I have a strange battle with want vs need.  Do I need the cake stand where the top doesn’t affix to the bottom anymore?  No.  I do not need broken things  Yet why do I keep it? Well, in this case, it’s actually an expensive piece and I’m too lazy to sell it on ebay.  It was also a wedding present.  But yet it sits on display in my living room.  And it mocks me every time I look at it.

There are times I wish I could just throw everything out in my house and start fresh- buy items thoughtfully and individually based on what I actually needed and loved.  I did this with my wardrobe to a certain extent.  When I began using Stitchfix last fall, I basically got rid of every item of clothing in my wardrobe.  Other than athletic wear, I left myself with about 15 basic pieces that I either absolutely loved, or were perfect comfy writing clothes.  (yes- if I’m not in gym wear while writing I’m in the softest sweats and t shirt imaginable)
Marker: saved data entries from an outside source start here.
// tb_hbr_cdr_rx: end-to-end closed-loop test of the 30 Gb/s 2x
// half-baud-rate receiver at its default parameters.
//
// The testbench plays transmitter, channel and equalizer: it produces PRBS
// data at 30 Gb/s plus PPM parts per million (faster than the VCO's start
// frequency of 7.5 GHz x 4), and drives vin with an equalized waveform that
// keeps one post-cursor, y_k = b_k + ALPHA*b_(k-1) with b = +/-1, linearly
// interpolated between bit centres and updated every STEP_PS.
//
// Sequence: reset; lock on PRBS7; a clean PRBS7 window; one transmitted bit
// inverted; switch of pattern and BERT to PRBS31; a clean PRBS31 window.
// Checks:
//   - every recovered 32-bit word, once aligned to the transmitted bit
//     history kept here, equals the transmitted bits (independent of the
//     BERT), and no word is lost or repeated;
//   - the BERT reports no errors in the clean windows and exactly 3 counted
//     errors (self-synchronising checker) for the one inverted bit;
//   - the recovered clock follows the data: the mean CK/8 period over the
//     PRBS31 window equals 32 transmitted UIs within 100 ppm, and CK/16
//     has twice that period; the integral path has moved vctrl up;
//   - the BERT checks 32 bits per CK/8 cycle (rate).
// Each mechanism is counted and must occur: EARLY, LATE and HOLD decisions,
// UP, DN and tie at the voter, all four decoder input patterns of the
// decoder table, the ERR flag, and the mode switch.
module tb_hbr_cdr_rx;
  timeunit 1ps;
  timeprecision 1fs;

  localparam real PPM     = 2000.0;
  localparam real ALPHA   = 0.33;
  localparam real VREF    = 0.6;
  localparam real STEP_PS = 0.5;
  localparam real UI_PS   = 1000.0 / (30.0 * (1.0 + PPM * 1.0e-6));
  localparam int  HN      = 16384;    // transmitted-bit history depth

  logic        rst_n = 0;
  real         vin = 0.0, vref = VREF;
  logic        prbs31 = 0;
  logic        err, ck8, ck16;
  logic [31:0] err_count, rx_word;
  logic [47:0] bit_count;
  real         vctrl;

  int checks = 0, failures = 0;

  hbr_cdr_rx dut (.*);

  task automatic check(input bit cond, input string msg);
    checks++;
    if (!cond) begin failures++; $display("FAIL %s", msg); end
  endtask

  initial begin
    #6000000;
    failures++;
    $display("FAIL watchdog");
    $display("TB_RESULT checks=%0d failures=%0d", checks, failures);
    $finish;
  end

  // ------------------------------------------------------------ transmitter
  logic [30:0] lfsr   = 31'h0000_0055;
  logic        mode31 = 0;
  longint      gen_k  = -1;          // last generated bit index
  logic        hist [HN];            // transmitted bits, index k % HN
  longint      flip_at = -1;         // bit index to invert on the line

  function automatic logic tx_next();
    logic b;
    if (mode31) b = lfsr[30] ^ lfsr[27];
    else        b = lfsr[6] ^ lfsr[5];
    lfsr = {lfsr[29:0], b};
    return b;
  endfunction

  function automatic void gen_upto(longint k);
    while (gen_k < k) begin
      logic b;
      gen_k++;
      b = tx_next();
      if (gen_k == flip_at) b = ~b;
      hist[int'(gen_k % HN)] = b;
    end
  endfunction

  function automatic real sym(longint k);
    if (k < 0) return -1.0;
    return hist[int'(k % HN)] ? 1.0 : -1.0;
  endfunction

  function automatic real cursor(longint k);
    return sym(k) + ALPHA * sym(k - 1);
  endfunction

  // equalized channel output
  initial begin
    forever begin
      real u, fr, a, b, w;
      longint k;
      u  = $realtime / UI_PS;
      k  = longint'($floor(u));
      fr = u - $floor(u);
      gen_upto(k + 1);
      if (fr >= 0.5) begin a = cursor(k);     b = cursor(k + 1); w = fr - 0.5; end
      else           begin a = cursor(k - 1); b = cursor(k);     w = fr + 0.5; end
      vin = a + (b - a) * w;
      #(STEP_PS);
    end
  end

  // ------------------------------------------------------ mechanism counters
  int n_early = 0, n_late = 0, n_hold = 0, n_up = 0, n_dn = 0, n_tie = 0, n_err_flag = 0;
  int n_pat [8] = '{default: 0};
  always @(posedge dut.clk_dig) if (rst_n) begin
    for (int s = 0; s < 2; s++) begin
      if (dut.early[s]) n_early++;
      else if (dut.late[s]) n_late++;
      else n_hold++;
      n_pat[{dut.dh[s], dut.dl[s], dut.dm[s]}]++;
    end
    if (dut.up) n_up++;
    else if (dut.dn) n_dn++;
    else n_tie++;
  end
  always @(posedge ck8) if (err) n_err_flag++;

  // -------------------------------------- recovered words vs transmitted bits
  bit     aligned = 0, compare_on = 0;
  longint next_k = 0;
  int     n_words_ok = 0, n_words_bad = 0, n_align = 0;
  always @(posedge ck8) if (compare_on) begin
    if (!aligned) begin
      // search the recent history for the word (bit 0 oldest)
      for (longint s = gen_k - 40; s > gen_k - 4000 && !aligned; s--) begin
        bit m;
        m = 1;
        for (int i = 0; i < 32; i++) if (hist[int'((s + i) % HN)] != rx_word[i]) m = 0;
        if (m) begin aligned = 1; next_k = s + 32; n_align++; end
      end
    end else begin
      bit m;
      m = 1;
      for (int i = 0; i < 32; i++) if (hist[int'((next_k + i) % HN)] != rx_word[i]) m = 0;
      if (m) n_words_ok++;
      else begin
        n_words_bad++;
        if (n_words_bad < 5) $display("FAIL word at bit %0d: got %h", next_k, rx_word);
      end
      next_k += 32;
    end
  end

  // ----------------------------------------------------------- clock checks
  real    t_ck8_first = 0.0, t_ck8_last = 0.0, t_ck16_first = 0.0, t_ck16_last = 0.0;
  int     n_ck8 = 0, n_ck16 = 0;
  bit     meas_on = 0;
  always @(posedge ck8) if (meas_on) begin
    if (n_ck8 == 0) t_ck8_first = $realtime;
    t_ck8_last = $realtime;
    n_ck8++;
  end
  always @(posedge ck16) if (meas_on) begin
    if (n_ck16 == 0) t_ck16_first = $realtime;
    t_ck16_last = $realtime;
    n_ck16++;
  end

  // --------------------------------------------------------------- sequence
  initial begin
    logic [31:0] e0;
    logic [47:0] b0;
    real vcap0;
    int  bad0;
    #5000 rst_n = 1;
    vcap0 = dut.u_cp_lf.vcap;
    // lock on PRBS7
    #400000;
    compare_on = 1;
    #20000;
    check(aligned, "recovered data aligned to transmitted PRBS7");
    // clean PRBS7 window
    e0 = err_count;
    #200000;
    check(err_count == e0, $sformatf("PRBS7 window: %0d BERT errors", err_count - e0));
    check(bit_count > 48'd5000, "BERT checked PRBS7 bits");
    // one inverted bit on the line
    e0 = err_count;
    flip_at = gen_k + 200;
    #50000;
    check(err_count == e0 + 3, $sformatf("one line error counted %0d times", err_count - e0));
    // pattern switch
    mode31 = 1;
    #20000;
    prbs31 = 1;
    aligned = 0;
    #20000;
    check(aligned, "recovered data aligned to transmitted PRBS31");
    e0 = err_count;
    b0 = bit_count;
    bad0 = n_words_bad;
    meas_on = 1;
    #600000;
    meas_on = 0;
    check(err_count == e0, $sformatf("PRBS31 window: %0d BERT errors", err_count - e0));
    check(bit_count - b0 >= 48'(32 * (n_ck8 - 1)) && bit_count - b0 <= 48'(32 * (n_ck8 + 1)),
          $sformatf("BERT rate: %0d bits in %0d CK/8 cycles", bit_count - b0, n_ck8));
    check(n_words_bad == 0, $sformatf("%0d recovered words differ from the transmitted bits", n_words_bad));
    check(n_words_ok > 500, $sformatf("only %0d words compared", n_words_ok));
    check(n_align == 2, $sformatf("word alignment found %0d times", n_align));
    begin
      real per8, per16, exp8, ppm_err;
      per8    = (t_ck8_last - t_ck8_first) / real'(n_ck8 - 1);
      per16   = (t_ck16_last - t_ck16_first) / real'(n_ck16 - 1);
      exp8    = 32.0 * UI_PS;
      ppm_err = (per8 - exp8) / exp8 * 1.0e6;
      $display("CK/8 period %f ps, expected %f ps (%f ppm); CK/16 %f ps; vcap %f -> %f V",
               per8, exp8, ppm_err, per16, vcap0, dut.u_cp_lf.vcap);
      check(ppm_err < 100.0 && ppm_err > -100.0, "recovered clock frequency");
      check(per16 > 2.0 * per8 - 1.0 && per16 < 2.0 * per8 + 1.0, "CK/16 period");
      check(dut.u_cp_lf.vcap > vcap0 + 0.5 * PPM * 1.0e-6 * 7.5 / 5.0, "integral path tracked the offset");
    end
    // mechanisms
    $display("PD early=%0d late=%0d hold=%0d  MV up=%0d dn=%0d tie=%0d  ERR flags=%0d",
             n_early, n_late, n_hold, n_up, n_dn, n_tie, n_err_flag);
    $display("DD patterns 000=%0d 010=%0d 011=%0d 111=%0d others=%0d",
             n_pat[0], n_pat[2], n_pat[3], n_pat[7], n_pat[1] + n_pat[4] + n_pat[5] + n_pat[6]);
    check(n_early > 0, "EARLY decisions occurred");
    check(n_late > 0, "LATE decisions occurred");
    check(n_hold > 0, "HOLD decisions occurred");
    check(n_up > 0, "UP commands occurred");
    check(n_dn > 0, "DN commands occurred");
    check(n_tie > 0, "voter ties occurred");
    check(n_pat[0] > 0 && n_pat[2] > 0 && n_pat[3] > 0 && n_pat[7] > 0, "all four decoder patterns occurred");
    check(n_err_flag > 0, "ERR flag raised");
    check(prbs31 && mode31, "mode switch happened");
    $display("TB_RESULT checks=%0d failures=%0d", checks, failures);
    $finish;
  end
endmodule
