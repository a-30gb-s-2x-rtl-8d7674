// tb_hbr_cdr_capture: frequency capture and sinusoidal-jitter runs of the
// receiver at its default parameters.
//
// Four receivers run side by side, each fed by its own transmitter/channel
// (tb_tx_channel) with PRBS31 data:
//   0: -2300 ppm    1: +10000 ppm
//   2: 0 ppm with 0.3 UIpp sinusoidal jitter at 10 MHz
//   3: 0 ppm with 1.0 UIpp sinusoidal jitter at 1 MHz
// Each starts from the VCO's 7.5 GHz rest frequency. After an acquisition
// time every receiver must be locked: no BERT errors during the final
// window, and a mean CK/8 period equal to 32 transmitted UIs within 200 ppm
// (for the jitter case, the mean frequency is that of the clean data).
// The loop-filter and VCO-gain values are those of the behavioural models,
// not measured ones, so these runs show the mechanism (frequency acquisition
// by the phase detector alone, and tracking of jitter), not the measured
// limits.
module tb_hbr_cdr_capture;
  timeunit 1ps;
  timeprecision 1fs;

  localparam int  N = 4;
  localparam real PPMS [N] = '{-2300.0, 10000.0, 0.0, 0.0};
  localparam real SJS  [N] = '{0.0, 0.0, 0.3, 1.0};
  localparam real SJF  [N] = '{1.0, 1.0, 10.0, 1.0};

  logic rst_n = 0;
  logic mode31 = 1;
  real  vref = 0.6;
  real  vin [N];
  real  vctrl [N];
  logic [N-1:0] err, ck8, ck16;
  logic [31:0]  err_count [N];
  logic [31:0]  rx_word [N];
  logic [47:0]  bit_count [N];
  int checks = 0, failures = 0;

  for (genvar i = 0; i < N; i++) begin : g_rx
    tb_tx_channel #(.PPM(PPMS[i]), .SJ_UIPP(SJS[i]), .SJ_MHZ(SJF[i]))
      u_tx (.mode31(mode31), .vin(vin[i]));
    hbr_cdr_rx dut (
      .rst_n(rst_n), .vin(vin[i]), .vref(vref), .prbs31(1'b1),
      .err(err[i]), .err_count(err_count[i]), .bit_count(bit_count[i]),
      .rx_word(rx_word[i]), .ck8(ck8[i]), .ck16(ck16[i]), .vctrl(vctrl[i])
    );
  end

  initial begin
    #6000000;
    failures++;
    $display("FAIL watchdog");
    $display("TB_RESULT checks=%0d failures=%0d", checks, failures);
    $finish;
  end

  bit  meas_on = 0;
  int  n8 [N] = '{default: 0};
  real t8_first [N] = '{default: 0.0};
  real t8_last [N] = '{default: 0.0};
  for (genvar i = 0; i < N; i++) begin : g_meas
    always @(posedge ck8[i]) if (meas_on) begin
      if (n8[i] == 0) t8_first[i] = $realtime;
      t8_last[i] = $realtime;
      n8[i]++;
    end
  end

  initial begin
    logic [31:0] e0 [N];
    logic [47:0] b0 [N];
    #5000 rst_n = 1;
    #1500000;
    for (int i = 0; i < N; i++) begin e0[i] = err_count[i]; b0[i] = bit_count[i]; end
    meas_on = 1;
    #500000;
    meas_on = 0;
    for (int i = 0; i < N; i++) begin
      real per, exp_per, ppm_err;
      exp_per = 32.0 * 1000.0 / (30.0 * (1.0 + PPMS[i] * 1.0e-6));
      per     = (t8_last[i] - t8_first[i]) / real'(n8[i] - 1);
      ppm_err = (per - exp_per) / exp_per * 1.0e6;
      $display("rx %0d: offset %0.0f ppm, vctrl %f V, CK/8 error %0.1f ppm, %0d errors in %0d bits",
               i, PPMS[i], vctrl[i], ppm_err, err_count[i] - e0[i], bit_count[i] - b0[i]);
      checks++;
      if (err_count[i] != e0[i] || bit_count[i] - b0[i] < 48'd10000) begin
        failures++; $display("FAIL rx %0d not error-free", i);
      end
      checks++;
      if (ppm_err > 200.0 || ppm_err < -200.0) begin
        failures++; $display("FAIL rx %0d not frequency-locked", i);
      end
    end
    $display("TB_RESULT checks=%0d failures=%0d", checks, failures);
    $finish;
  end
endmodule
And it felt great.  It feels great.  It is nice to get dressed knowing that whatever I put on will make me feel great because I absolutely love it.  I like having very few items, because it makes my choices simple.  If I’m going on a date night with my Husband I have three outfits that I love- he doesn’t care if he’s seen me in them.  He’s happy that I feel great walking out the door.  Because that’s the point of clothing- to make you feel confident and beautiful.  No one wants to hang out with someone who doesn’t feel great.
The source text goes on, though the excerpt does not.